### Records for the exercise
--
// tb_rev_pe_top -- end-to-end run of the whole library at its default sizes.
// Random and directed inputs are driven into every encoder of the top at
// once and each output is compared with a model written here (scan for the
// highest set bit, OR of BCD codes for the decimal encoder). It counts how
// often each mechanism occurs and fails if any never did:
//   - a higher request masking a lower one in the 4:2 reversible encoder
//   - the same in the 8-to-3 reversible BCD encoder
//   - every decimal digit 0..9 encoded alone by the decimal-to-BCD encoder
//   - the 16-bit encoder choosing its upper and its lower byte
//   - the 64-bit two-level encoder letting a higher group override another
//     active group, and reporting an empty input with v = 0
module tb_rev_pe_top;
  int checks = 0, failures = 0;
  int n_pe4_ovr = 0, n_bcd_ovr = 0, n_hi = 0, n_lo = 0, n_grp_ovr = 0, n_empty = 0;
  logic [9:0] digits_seen = '0;

  logic [3:0]  pe4_i;  logic [1:0] pe4_y;
  logic [7:0]  bcd_i;  logic [2:0] bcd_y;
  logic [9:0]  d2be_d; logic [3:0] d2be_bcd;
  logic [7:0]  pe8_d;  logic [2:0] pe8_q;
  logic [15:0] pe16_d; logic [3:0] pe16_q;
  logic [63:0] pe64_d; logic [5:0] pe64_q; logic pe64_v;

  rev_pe_top dut (.*);

  function automatic int hi_idx(input logic [63:0] v);
    hi_idx = 0;
    for (int k = 0; k < 64; k++) if (v[k]) hi_idx = k;
  endfunction

  task automatic chk(input logic ok, input string what);
    checks++;
    if (!ok) begin failures++; $display("FAIL %s", what); end
  endtask

  task automatic step();
    logic [3:0] e_bcd;
    int ngrp;
    #1;
    chk(pe4_y  == 2'(hi_idx(64'(pe4_i))),  $sformatf("pe4 i=%b y=%b", pe4_i, pe4_y));
    chk(bcd_y  == 3'(hi_idx(64'(bcd_i))),  $sformatf("bcd i=%b y=%b", bcd_i, bcd_y));
    chk(pe8_q  == 3'(hi_idx(64'(pe8_d))),  $sformatf("pe8 d=%b q=%0d", pe8_d, pe8_q));
    chk(pe16_q == 4'(hi_idx(64'(pe16_d))), $sformatf("pe16 d=%h q=%0d", pe16_d, pe16_q));
    chk(pe64_q == 6'(hi_idx(pe64_d)),      $sformatf("pe64 d=%h q=%0d", pe64_d, pe64_q));
    chk(pe64_v == (pe64_d != '0),          $sformatf("pe64 d=%h v=%0b", pe64_d, pe64_v));
    e_bcd = '0;
    for (int k = 0; k < 10; k++) if (d2be_d[k]) e_bcd |= 4'(k);
    chk(d2be_bcd == e_bcd, $sformatf("d2be d=%b bcd=%b", d2be_d, d2be_bcd));
    if ($countones(pe4_i) > 1) n_pe4_ovr++;
    if ($countones(bcd_i) > 1) n_bcd_ovr++;
    if ($countones(d2be_d) == 1) digits_seen |= d2be_d;
    if (|pe16_d[15:8]) n_hi++;
    else if (|pe16_d[7:0]) n_lo++;
    if (pe64_d == '0) n_empty++;
    ngrp = 0;
    for (int m = 0; m < 8; m++) if (|pe64_d[m*8 +: 8]) ngrp++;
    if (ngrp > 1) n_grp_ovr++;
  endtask

  initial begin
    #1000000;
    failures++;
    $display("watchdog expired");
    $display("TB_RESULT checks=%0d failures=%0d", checks, failures);
    $finish;
  end

  initial begin
    pe4_i = '0; bcd_i = '0; d2be_d = '0; pe8_d = '0; pe16_d = '0; pe64_d = '0;
    step();
    for (int t = 0; t < 4000; t++) begin
      pe4_i  = 4'($urandom);
      bcd_i  = 8'($urandom);
      d2be_d = (t % 2 == 0) ? 10'(1 << (t / 2 % 10)) : 10'($urandom);
      pe8_d  = 8'($urandom);
      pe16_d = (t % 3 == 0) ? 16'($urandom) & 16'h00FF : 16'($urandom);
      pe64_d = {$urandom, $urandom};
      for (int s = 0; s < t % 7; s++) pe64_d &= {$urandom, $urandom};
      step();
    end
    chk(n_pe4_ovr > 0,        "pe4 override never exercised");
    chk(n_bcd_ovr > 0,        "bcd override never exercised");
    chk(digits_seen == '1,    "not every decimal digit encoded");
    chk(n_hi > 0 && n_lo > 0, "pe16 byte selection not exercised both ways");
    chk(n_grp_ovr > 0,        "pe64 group override never exercised");
    chk(n_empty > 0,          "pe64 empty input never applied");
    $display("pe4 overrides=%0d bcd overrides=%0d pe16 hi/lo=%0d/%0d pe64 group overrides=%0d empties=%0d",
             n_pe4_ovr, n_bcd_ovr, n_hi, n_lo, n_grp_ovr, n_empty);
    $display("TB_RESULT checks=%0d failures=%0d", checks, failures);
    $finish;
  end
endmodule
--
### The task
So that nothing is lost, please repeat all of the entries exactly.

### Exercise result
// tb_rev_pe_top -- end-to-end run of the whole library at its default sizes.
// Random and directed inputs are driven into every encoder of the top at
// once and each output is compared with a model written here (scan for the
// highest set bit, OR of BCD codes for the decimal encoder). It counts how
// often each mechanism occurs and fails if any never did:
//   - a higher request masking a lower one in the 4:2 reversible encoder
//   - the same in the 8-to-3 reversible BCD encoder
//   - every decimal digit 0..9 encoded alone by the decimal-to-BCD encoder
//   - the 16-bit encoder choosing its upper and its lower byte
//   - the 64-bit two-level encoder letting a higher group override another
//     active group, and reporting an empty input with v = 0
module tb_rev_pe_top;
  int checks = 0, failures = 0;
  int n_pe4_ovr = 0, n_bcd_ovr = 0, n_hi = 0, n_lo = 0, n_grp_ovr = 0, n_empty = 0;
  logic [9:0] digits_seen = '0;

  logic [3:0]  pe4_i;  logic [1:0] pe4_y;
  logic [7:0]  bcd_i;  logic [2:0] bcd_y;
  logic [9:0]  d2be_d; logic [3:0] d2be_bcd;
  logic [7:0]  pe8_d;  logic [2:0] pe8_q;
  logic [15:0] pe16_d; logic [3:0] pe16_q;
  logic [63:0] pe64_d; logic [5:0] pe64_q; logic pe64_v;

  rev_pe_top dut (.*);

  function automatic int hi_idx(input logic [63:0] v);
    hi_idx = 0;
    for (int k = 0; k < 64; k++) if (v[k]) hi_idx = k;
  endfunction

  task automatic chk(input logic ok, input string what);
    checks++;
    if (!ok) begin failures++; $display("FAIL %s", what); end
  endtask

  task automatic step();
    logic [3:0] e_bcd;
    int ngrp;
    #1;
    chk(pe4_y  == 2'(hi_idx(64'(pe4_i))),  $sformatf("pe4 i=%b y=%b", pe4_i, pe4_y));
    chk(bcd_y  == 3'(hi_idx(64'(bcd_i))),  $sformatf("bcd i=%b y=%b", bcd_i, bcd_y));
    chk(pe8_q  == 3'(hi_idx(64'(pe8_d))),  $sformatf("pe8 d=%b q=%0d", pe8_d, pe8_q));
    chk(pe16_q == 4'(hi_idx(64'(pe16_d))), $sformatf("pe16 d=%h q=%0d", pe16_d, pe16_q));
    chk(pe64_q == 6'(hi_idx(pe64_d)),      $sformatf("pe64 d=%h q=%0d", pe64_d, pe64_q));
    chk(pe64_v == (pe64_d != '0),          $sformatf("pe64 d=%h v=%0b", pe64_d, pe64_v));
    e_bcd = '0;
    for (int k = 0; k < 10; k++) if (d2be_d[k]) e_bcd |= 4'(k);
    chk(d2be_bcd == e_bcd, $sformatf("d2be d=%b bcd=%b", d2be_d, d2be_bcd));
    if ($countones(pe4_i) > 1) n_pe4_ovr++;
    if ($countones(bcd_i) > 1) n_bcd_ovr++;
    if ($countones(d2be_d) == 1) digits_seen |= d2be_d;
    if (|pe16_d[15:8]) n_hi++;
    else if (|pe16_d[7:0]) n_lo++;
    if (pe64_d == '0) n_empty++;
    ngrp = 0;
    for (int m = 0; m < 8; m++) if (|pe64_d[m*8 +: 8]) ngrp++;
    if (ngrp > 1) n_grp_ovr++;
  endtask

  initial begin
    #1000000;
    failures++;
    $display("watchdog expired");
    $display("TB_RESULT checks=%0d failures=%0d", checks, failures);
    $finish;
  end

  initial begin
    pe4_i = '0; bcd_i = '0; d2be_d = '0; pe8_d = '0; pe16_d = '0; pe64_d = '0;
    step();
    for (int t = 0; t < 4000; t++) begin
      pe4_i  = 4'($urandom);
      bcd_i  = 8'($urandom);
      d2be_d = (t % 2 == 0) ? 10'(1 << (t / 2 % 10)) : 10'($urandom);
      pe8_d  = 8'($urandom);
      pe16_d = (t % 3 == 0) ? 16'($urandom) & 16'h00FF : 16'($urandom);
      pe64_d = {$urandom, $urandom};
      for (int s = 0; s < t % 7; s++) pe64_d &= {$urandom, $urandom};
      step();
    end
    chk(n_pe4_ovr > 0,        "pe4 override never exercised");
    chk(n_bcd_ovr > 0,        "bcd override never exercised");
    chk(digits_seen == '1,    "not every decimal digit encoded");
    chk(n_hi > 0 && n_lo > 0, "pe16 byte selection not exercised both ways");
    chk(n_grp_ovr > 0,        "pe64 group override never exercised");
    chk(n_empty > 0,          "pe64 empty input never applied");
    $display("pe4 overrides=%0d bcd overrides=%0d pe16 hi/lo=%0d/%0d pe64 group overrides=%0d empties=%0d",
             n_pe4_ovr, n_bcd_ovr, n_hi, n_lo, n_grp_ovr, n_empty);
    $display("TB_RESULT checks=%0d failures=%0d", checks, failures);
    $finish;
  end
endmodule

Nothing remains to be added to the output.